» **Exercise prompt**
Please reproduce the entries below exactly, starting at the first line and ending with the line that holds "HS_HALF: return addr[1]".

*** Opening Information provided ***

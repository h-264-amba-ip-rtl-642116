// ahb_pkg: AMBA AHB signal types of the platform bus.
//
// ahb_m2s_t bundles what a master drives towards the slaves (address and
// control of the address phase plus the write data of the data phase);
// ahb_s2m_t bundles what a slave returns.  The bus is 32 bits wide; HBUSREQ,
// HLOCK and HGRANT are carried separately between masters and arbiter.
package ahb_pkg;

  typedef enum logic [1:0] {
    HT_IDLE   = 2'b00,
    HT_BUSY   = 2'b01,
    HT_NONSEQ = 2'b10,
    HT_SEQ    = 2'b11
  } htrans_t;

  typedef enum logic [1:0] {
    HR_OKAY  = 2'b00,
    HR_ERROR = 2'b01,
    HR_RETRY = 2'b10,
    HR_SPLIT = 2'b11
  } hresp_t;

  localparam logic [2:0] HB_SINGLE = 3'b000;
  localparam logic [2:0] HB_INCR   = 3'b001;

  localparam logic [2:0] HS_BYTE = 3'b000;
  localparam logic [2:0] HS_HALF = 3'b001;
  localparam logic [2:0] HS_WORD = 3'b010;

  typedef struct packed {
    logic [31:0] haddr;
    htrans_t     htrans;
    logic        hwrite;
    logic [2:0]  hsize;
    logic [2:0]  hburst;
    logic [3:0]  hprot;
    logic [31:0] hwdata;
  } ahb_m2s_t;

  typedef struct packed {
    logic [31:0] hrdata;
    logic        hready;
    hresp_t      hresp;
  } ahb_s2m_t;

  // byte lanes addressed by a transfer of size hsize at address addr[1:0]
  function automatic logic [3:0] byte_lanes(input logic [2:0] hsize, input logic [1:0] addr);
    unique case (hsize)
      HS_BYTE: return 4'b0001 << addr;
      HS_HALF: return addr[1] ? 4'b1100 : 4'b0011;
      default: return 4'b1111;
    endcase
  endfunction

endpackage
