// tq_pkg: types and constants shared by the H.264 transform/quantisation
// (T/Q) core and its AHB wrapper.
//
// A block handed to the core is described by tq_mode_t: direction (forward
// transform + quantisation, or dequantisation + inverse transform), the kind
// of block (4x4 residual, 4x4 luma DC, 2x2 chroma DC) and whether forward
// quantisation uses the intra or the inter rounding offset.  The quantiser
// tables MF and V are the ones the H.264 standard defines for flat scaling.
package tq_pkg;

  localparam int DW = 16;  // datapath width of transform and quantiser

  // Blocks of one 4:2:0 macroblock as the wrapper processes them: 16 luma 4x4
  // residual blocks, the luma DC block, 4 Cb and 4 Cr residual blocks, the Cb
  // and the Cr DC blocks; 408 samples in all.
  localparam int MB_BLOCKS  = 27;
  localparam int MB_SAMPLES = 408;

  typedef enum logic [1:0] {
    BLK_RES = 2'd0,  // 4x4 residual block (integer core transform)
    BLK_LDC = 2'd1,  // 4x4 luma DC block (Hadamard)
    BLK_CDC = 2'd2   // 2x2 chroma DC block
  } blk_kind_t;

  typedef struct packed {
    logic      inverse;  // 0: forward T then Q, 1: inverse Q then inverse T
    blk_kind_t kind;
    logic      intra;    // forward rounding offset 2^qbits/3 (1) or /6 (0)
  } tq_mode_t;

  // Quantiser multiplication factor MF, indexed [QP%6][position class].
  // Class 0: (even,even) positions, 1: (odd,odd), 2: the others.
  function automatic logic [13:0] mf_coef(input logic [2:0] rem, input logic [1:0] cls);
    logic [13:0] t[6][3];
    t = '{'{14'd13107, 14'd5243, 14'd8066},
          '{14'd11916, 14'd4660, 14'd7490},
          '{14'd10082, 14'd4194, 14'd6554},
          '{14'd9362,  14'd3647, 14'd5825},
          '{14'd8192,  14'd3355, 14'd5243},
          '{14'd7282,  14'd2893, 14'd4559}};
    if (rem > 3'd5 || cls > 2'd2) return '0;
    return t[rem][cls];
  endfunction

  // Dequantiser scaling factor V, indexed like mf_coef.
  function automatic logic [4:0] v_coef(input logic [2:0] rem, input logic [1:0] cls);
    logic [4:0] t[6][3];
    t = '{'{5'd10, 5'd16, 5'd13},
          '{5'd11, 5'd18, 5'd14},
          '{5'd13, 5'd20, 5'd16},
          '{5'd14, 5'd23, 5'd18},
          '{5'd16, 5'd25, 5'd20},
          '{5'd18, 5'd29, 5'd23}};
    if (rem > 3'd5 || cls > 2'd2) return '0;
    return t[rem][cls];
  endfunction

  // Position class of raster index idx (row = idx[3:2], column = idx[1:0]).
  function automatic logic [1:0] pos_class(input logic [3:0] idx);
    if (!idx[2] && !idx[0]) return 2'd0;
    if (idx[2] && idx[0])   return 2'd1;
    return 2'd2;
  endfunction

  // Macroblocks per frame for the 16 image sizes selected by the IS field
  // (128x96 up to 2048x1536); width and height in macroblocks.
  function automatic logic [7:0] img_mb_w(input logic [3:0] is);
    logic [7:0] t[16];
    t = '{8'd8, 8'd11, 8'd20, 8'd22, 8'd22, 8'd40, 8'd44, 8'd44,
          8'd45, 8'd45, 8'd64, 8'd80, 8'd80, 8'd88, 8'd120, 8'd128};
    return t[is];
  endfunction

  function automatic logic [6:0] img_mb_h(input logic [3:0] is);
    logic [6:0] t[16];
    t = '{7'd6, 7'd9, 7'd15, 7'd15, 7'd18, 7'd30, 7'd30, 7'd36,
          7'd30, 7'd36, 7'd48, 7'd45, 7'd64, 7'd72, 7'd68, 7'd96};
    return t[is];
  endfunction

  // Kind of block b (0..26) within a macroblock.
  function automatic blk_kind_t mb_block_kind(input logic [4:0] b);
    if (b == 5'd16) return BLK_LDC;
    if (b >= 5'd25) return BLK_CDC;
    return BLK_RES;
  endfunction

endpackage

*** Closing Information provided ***

» **Task result**
repository h-264-amba-ip-rtl-642116
// ahb_pkg: AMBA AHB signal types of the platform bus.
//
// ahb_m2s_t bundles what a master drives towards the slaves (address and
// control of the address phase plus the write data of the data phase);
// ahb_s2m_t bundles what a slave returns.  The bus is 32 bits wide; HBUSREQ,
// HLOCK and HGRANT are carried separately between masters and arbiter.
package ahb_pkg;

  typedef enum logic [1:0] {
    HT_IDLE   = 2'b00,
    HT_BUSY   = 2'b01,
    HT_NONSEQ = 2'b10,
    HT_SEQ    = 2'b11
  } htrans_t;

  typedef enum logic [1:0] {
    HR_OKAY  = 2'b00,
    HR_ERROR = 2'b01,
    HR_RETRY = 2'b10,
    HR_SPLIT = 2'b11
  } hresp_t;

  localparam logic [2:0] HB_SINGLE = 3'b000;
  localparam logic [2:0] HB_INCR   = 3'b001;

  localparam logic [2:0] HS_BYTE = 3'b000;
  localparam logic [2:0] HS_HALF = 3'b001;
  localparam logic [2:0] HS_WORD = 3'b010;

  typedef struct packed {
    logic [31:0] haddr;
    htrans_t     htrans;
    logic        hwrite;
    logic [2:0]  hsize;
    logic [2:0]  hburst;
    logic [3:0]  hprot;
    logic [31:0] hwdata;
  } ahb_m2s_t;

  typedef struct packed {
    logic [31:0] hrdata;
    logic        hready;
    hresp_t      hresp;
  } ahb_s2m_t;

  // byte lanes addressed by a transfer of size hsize at address addr[1:0]
  function automatic logic [3:0] byte_lanes(input logic [2:0] hsize, input logic [1:0] addr);
    unique case (hsize)
      HS_BYTE: return 4'b0001 << addr;
      HS_HALF: return addr[1] ? 4'b1100 : 4'b0011;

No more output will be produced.